Assignment: Write out each entry, exactly the way it appears.

[Stored data]
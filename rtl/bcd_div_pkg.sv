// Shared types and constants of the two-digit-by-one-digit BCD Nikhilam divider.
//
// A BCD digit is 4 bits holding 0..9. A two-digit BCD number is a packed struct
// of an upper (tens) and a lower (units) digit, so {hi, lo} has the same bit
// layout as the 8-bit BCD word b[7:0] with b[7:4] = tens and b[3:0] = units.
// MAX_ROUNDS is the number of unrolled division rounds the divider needs for
// its worst legal input (9 / 1 takes nine rounds that each add one to the
// quotient); it is derived from the algorithm, the source gives no such number.
package bcd_div_pkg;

  localparam int unsigned DIGIT_W = 4;

  typedef logic [DIGIT_W-1:0] bcd_digit_t;

  typedef struct packed {
    bcd_digit_t hi;  // tens digit
    bcd_digit_t lo;  // units digit
  } bcd2_t;

  localparam int unsigned MAX_ROUNDS = 9;

endpackage
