// 10's complement of a one-digit BCD divisor.
//
// The Nikhilam method divides by d through its distance from the base 10,
// c = 10 - d. As in the worked BCD example this is formed as the nine's
// complement (9 - d) followed by +1. Purely combinational.
//   a : BCD divisor digit, legal range 1..9
//   c : 10 - a; for a in 1..9 this is 1..9 and identical in binary and BCD.
// For a = 0 the result is 10 (4'b1010), the base itself; for non-BCD codes
// 10..15 it wraps modulo 16. The divider flags both cases as errors, so these
// values never reach a result.
module bcd_tens_complement
  import bcd_div_pkg::*;
(
  input  bcd_digit_t a,
  output bcd_digit_t c
);

  bcd_digit_t nines;

  always_comb begin
    nines = 4'd9 - a;
    c     = nines + 4'd1;
  end

endmodule
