// Self-checking testbench of bcd_tens_complement: every 4-bit divisor code is
// applied and the result compared with 10 - a computed modulo 16.
module tb_bcd_tens_complement;
  import bcd_div_pkg::*;

  bcd_digit_t a, c;
  int checks = 0, failures = 0;

  bcd_tens_complement dut (.a(a), .c(c));

  initial begin : watchdog
    #100000;
    failures++;
    $display("watchdog expired");
    $display("TB_RESULT checks=%0d failures=%0d", checks, failures);
    $finish;
  end

  initial begin
    for (int i = 0; i < 16; i++) begin
      logic [3:0] exp_c;
      a = 4'(i);
      #1;
      exp_c = 4'((16 + 10 - i) % 16);
      checks++;
      if (c !== exp_c) begin
        failures++;
        $display("FAIL a=%0d c=%0d expected %0d", a, c, exp_c);
      end
    end
    // worked example of the source: 10's complement of 1001 is 0001
    a = 4'b1001; #1;
    checks++;
    if (c !== 4'b0001) failures++;
    $display("TB_RESULT checks=%0d failures=%0d", checks, failures);
    $finish;
  end
endmodule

Response to this exercise:
filename rtl/bcd_div_pkg.sv
// Shared types and constants of the two-digit-by-one-digit BCD Nikhilam divider.
//
// A BCD digit is 4 bits holding 0..9. A two-digit BCD number is a packed struct
// of an upper (tens) and a lower (units) digit, so {hi, lo} has the same bit
// layout as the 8-bit BCD word b[7:0] with b[7:4] = tens and b[3:0] = units.
// MAX_ROUNDS is the number of unrolled division rounds the divider needs for
// its worst legal input (9 / 1 takes nine rounds that each add one to the
// quotient); it is derived from the algorithm, the source gives no such number.
package bcd_div_pkg;

  localparam int unsigned DIGIT_W = 4;

  typedef logic [DIGIT_W-1:0] bcd_digit_t;

  typedef struct packed {
    bcd_digit_t hi;  // tens digit
    bcd_digit_t lo;  // units digit
  } bcd2_t;

  localparam int unsigned MAX_ROUNDS = 9;

endpackage
// 10's complement of a one-digit BCD divisor.
//
// The Nikhilam method divides by d through its distance from the base 10,
// c = 10 - d. As in the worked BCD example this is formed as the nine's
// complement (9 - d) followed by +1. Purely combinational.
//   a : BCD divisor digit, legal range 1..9
//   c : 10 - a; for a in 1..9 this is 1..9 and identical in binary and BCD.
// For a = 0 the result is 10 (4'b1010), the base itself; for non-BCD codes
// 10..15 it wraps modulo 16. The divider flags both cases as errors, so these
// values never reach a result.
module bcd_tens_complement
  import bcd_div_pkg::*;
(
  input  bcd_digit_t a,
  output bcd_digit_t c
);

  bcd_digit_t nines;

  always_comb begin
    nines = 4'd9 - a;
    c     = nines + 4'd1;
  end

endmodule
// Self-checking testbench of bcd_tens_complement: every 4-bit divisor code is
// applied and the result compared with 10 - a computed modulo 16.
module tb_bcd_tens_complement;
  import bcd_div_pkg::*;

  bcd_digit_t a, c;
  int checks = 0, failures = 0;

  bcd_tens_complement dut (.a(a), .c(c));

  initial begin : watchdog
    #100000;
    failures++;
    $display("watchdog expired");
    $display("TB_RESULT checks=%0d failures=%0d", checks, failures);
    $finish;
  end

  initial begin
    for (int i = 0; i < 16; i++) begin
      logic [3:0] exp_c;
      a = 4'(i);
      #1;
      exp_c = 4'((16 + 10 - i) % 16);
      checks++;
      if (c !== exp_c) begin
        failures++;
        $display("FAIL a=%0d c=%0d expected %0d", a, c, exp_c);
      end
    end
    // worked example of the source: 10's complement of 1001 is 0001
    a = 4'b1001; #1;
    checks++;
    if (c !== 4'b0001) failures++;
    $display("TB_RESULT checks=%0d failures=%0d", checks, failures);
    $finish;
  end
endmodule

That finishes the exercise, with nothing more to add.